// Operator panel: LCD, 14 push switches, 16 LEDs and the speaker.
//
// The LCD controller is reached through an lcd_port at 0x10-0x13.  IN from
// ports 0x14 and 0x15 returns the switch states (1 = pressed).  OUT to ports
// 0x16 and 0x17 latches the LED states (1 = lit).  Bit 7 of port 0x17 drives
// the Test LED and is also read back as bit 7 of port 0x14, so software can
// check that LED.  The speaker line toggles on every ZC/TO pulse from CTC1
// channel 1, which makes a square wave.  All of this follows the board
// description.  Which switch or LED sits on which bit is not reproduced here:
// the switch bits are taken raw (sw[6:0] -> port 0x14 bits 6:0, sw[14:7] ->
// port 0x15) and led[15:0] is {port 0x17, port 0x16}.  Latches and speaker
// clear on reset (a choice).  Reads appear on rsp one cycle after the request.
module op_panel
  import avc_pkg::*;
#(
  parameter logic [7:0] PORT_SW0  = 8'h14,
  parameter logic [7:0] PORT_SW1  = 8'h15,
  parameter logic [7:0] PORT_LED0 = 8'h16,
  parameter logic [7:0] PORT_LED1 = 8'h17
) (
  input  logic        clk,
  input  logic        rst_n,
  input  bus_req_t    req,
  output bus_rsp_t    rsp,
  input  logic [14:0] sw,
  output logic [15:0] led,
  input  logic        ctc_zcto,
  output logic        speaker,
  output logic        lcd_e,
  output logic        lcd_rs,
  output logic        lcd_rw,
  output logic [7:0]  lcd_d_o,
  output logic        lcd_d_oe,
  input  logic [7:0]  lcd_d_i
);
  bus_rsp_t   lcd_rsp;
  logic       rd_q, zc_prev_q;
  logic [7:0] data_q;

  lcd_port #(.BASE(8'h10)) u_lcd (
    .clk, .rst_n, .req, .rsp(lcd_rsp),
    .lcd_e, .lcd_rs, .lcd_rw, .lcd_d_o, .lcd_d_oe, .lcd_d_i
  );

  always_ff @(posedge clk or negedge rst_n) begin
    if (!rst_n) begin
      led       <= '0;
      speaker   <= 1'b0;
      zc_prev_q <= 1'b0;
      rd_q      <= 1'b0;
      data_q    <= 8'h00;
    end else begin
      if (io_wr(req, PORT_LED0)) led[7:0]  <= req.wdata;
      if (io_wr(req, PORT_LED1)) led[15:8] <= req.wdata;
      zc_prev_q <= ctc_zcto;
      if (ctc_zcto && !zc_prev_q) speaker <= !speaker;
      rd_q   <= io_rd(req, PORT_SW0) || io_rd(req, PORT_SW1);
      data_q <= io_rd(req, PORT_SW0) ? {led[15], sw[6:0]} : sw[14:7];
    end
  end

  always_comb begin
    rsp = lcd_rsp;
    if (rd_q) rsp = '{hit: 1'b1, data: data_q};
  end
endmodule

□ □ □ □ □ □ □

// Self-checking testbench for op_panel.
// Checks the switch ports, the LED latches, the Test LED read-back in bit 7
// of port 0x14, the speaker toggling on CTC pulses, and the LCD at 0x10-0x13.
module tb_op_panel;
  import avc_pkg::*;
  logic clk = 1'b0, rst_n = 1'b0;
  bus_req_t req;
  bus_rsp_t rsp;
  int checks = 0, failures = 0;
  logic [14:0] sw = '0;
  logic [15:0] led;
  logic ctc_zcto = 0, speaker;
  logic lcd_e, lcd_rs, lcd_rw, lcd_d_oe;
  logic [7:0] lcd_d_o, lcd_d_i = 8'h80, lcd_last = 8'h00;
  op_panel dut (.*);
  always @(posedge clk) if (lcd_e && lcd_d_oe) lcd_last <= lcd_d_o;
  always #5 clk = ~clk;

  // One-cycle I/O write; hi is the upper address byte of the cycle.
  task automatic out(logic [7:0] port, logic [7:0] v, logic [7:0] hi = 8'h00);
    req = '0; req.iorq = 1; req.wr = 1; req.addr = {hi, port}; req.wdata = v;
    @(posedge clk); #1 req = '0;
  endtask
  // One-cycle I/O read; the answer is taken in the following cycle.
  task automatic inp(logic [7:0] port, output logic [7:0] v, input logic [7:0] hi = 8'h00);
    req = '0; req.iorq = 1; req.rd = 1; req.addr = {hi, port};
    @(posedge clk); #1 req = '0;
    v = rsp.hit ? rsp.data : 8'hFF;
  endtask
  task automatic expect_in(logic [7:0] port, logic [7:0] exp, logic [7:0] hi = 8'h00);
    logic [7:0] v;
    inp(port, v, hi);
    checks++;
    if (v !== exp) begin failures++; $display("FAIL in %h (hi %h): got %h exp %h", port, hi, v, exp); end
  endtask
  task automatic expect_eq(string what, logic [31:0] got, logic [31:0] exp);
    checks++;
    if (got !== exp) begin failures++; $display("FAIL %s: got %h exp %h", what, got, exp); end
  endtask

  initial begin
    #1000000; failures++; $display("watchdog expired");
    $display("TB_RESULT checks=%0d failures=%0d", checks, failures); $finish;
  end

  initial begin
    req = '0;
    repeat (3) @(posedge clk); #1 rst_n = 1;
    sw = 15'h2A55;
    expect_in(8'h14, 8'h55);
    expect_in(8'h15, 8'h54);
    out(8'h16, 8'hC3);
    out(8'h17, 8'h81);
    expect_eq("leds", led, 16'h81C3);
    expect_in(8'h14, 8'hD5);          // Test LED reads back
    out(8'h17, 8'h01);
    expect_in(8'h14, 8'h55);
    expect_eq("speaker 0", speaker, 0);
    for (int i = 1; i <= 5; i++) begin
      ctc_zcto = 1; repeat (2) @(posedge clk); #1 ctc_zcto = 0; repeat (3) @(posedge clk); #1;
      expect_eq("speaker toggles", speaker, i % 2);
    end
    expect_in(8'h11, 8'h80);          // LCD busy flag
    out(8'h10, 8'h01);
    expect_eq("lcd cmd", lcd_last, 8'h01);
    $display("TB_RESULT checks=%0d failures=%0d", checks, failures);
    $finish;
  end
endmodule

□ □ □ □ □ □ □

- **TASK BRIEF**
Only the lines above from the line containing "and the speaker." through the line containing "so software can" should be retyped, exactly and with both ends included.

- **ANSWER SECTION**
// Operator panel: LCD, 14 push switches, 16 LEDs and the speaker.
//
// The LCD controller is reached through an lcd_port at 0x10-0x13.  IN from
// ports 0x14 and 0x15 returns the switch states (1 = pressed).  OUT to ports
// 0x16 and 0x17 latches the LED states (1 = lit).  Bit 7 of port 0x17 drives
// the Test LED and is also read back as bit 7 of port 0x14, so software can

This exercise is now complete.